▶ WORK TO COMPLETE: The number of lines holding "logic" in the listing below is all you should give.

····················

// tb_tag_buffer: checks the Tag-Buffer: empty after reset (no hit), load of
// set index and tag row with Dirty cleared, set-index hit compare, Dirty set
// and clear (set wins), and the update of one way's tag entry.
module tb_tag_buffer;
  localparam int WAYS = 4, SW = 9, EW = 36;
  logic clk = 0, rst_n = 0;
  always #5 clk = ~clk;
  int checks = 0, failures = 0;

  logic [SW-1:0] probe_set = 0, load_set = 0, set_q;
  logic hit, load = 0, set_dirty = 0, clr_dirty = 0, ent_we = 0, valid, dirty;
  logic [WAYS*EW-1:0] load_tags = 0, tags_q, m_tags;
  logic [1:0] ent_way = 0;
  logic [EW-1:0] ent_d = 0;
  logic m_valid = 0, m_dirty = 0;
  logic [SW-1:0] m_set = 0;

  tag_buffer #(.WAYS(WAYS), .SET_W(SW), .ENT_W(EW)) dut (.*);

  task automatic check(bit c, string s);
    checks++; if (!c) begin failures++; $display("FAIL: %s", s); end
  endtask

  initial begin
    repeat (100000) @(posedge clk);
    failures++; $display("FAIL: watchdog");
    $display("TB_RESULT checks=%0d failures=%0d", checks, failures); $finish;
  end

  initial begin
    repeat (2) @(negedge clk); rst_n = 1;
    probe_set = 0; #1;
    check(!hit && !valid && !dirty, "empty after reset");
    for (int i = 0; i < 3000; i++) begin
      @(negedge clk);
      load = ($urandom_range(4) == 0);
      set_dirty = ($urandom_range(3) == 0);
      clr_dirty = ($urandom_range(3) == 0);
      ent_we = ($urandom_range(2) == 0);
      load_set = SW'($urandom_range(3));
      for (int w = 0; w < WAYS; w++) load_tags[w*EW +: EW] = {4'($urandom), $urandom};
      ent_way = 2'($urandom);
      ent_d = {4'($urandom), $urandom};
      probe_set = SW'($urandom_range(3));
      #1;
      check(hit == (m_valid && m_set == probe_set), "hit compare");
      @(posedge clk);
      if (load) begin m_valid = 1; m_set = load_set; m_tags = load_tags; end
      if (set_dirty) m_dirty = 1; else if (load || clr_dirty) m_dirty = 0;
      if (ent_we) m_tags[ent_way*EW +: EW] = ent_d;
      #1;
      check(valid == m_valid && dirty == m_dirty && set_q == m_set, "valid/dirty/set");
      if (m_valid) check(tags_q == m_tags, "tag entries");
    end
    load = 0; set_dirty = 0; clr_dirty = 0; ent_we = 0;
    $display("TB_RESULT checks=%0d failures=%0d", checks, failures);
    $finish;
  end
endmodule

····················

▶ WRITTEN SOLUTION: 8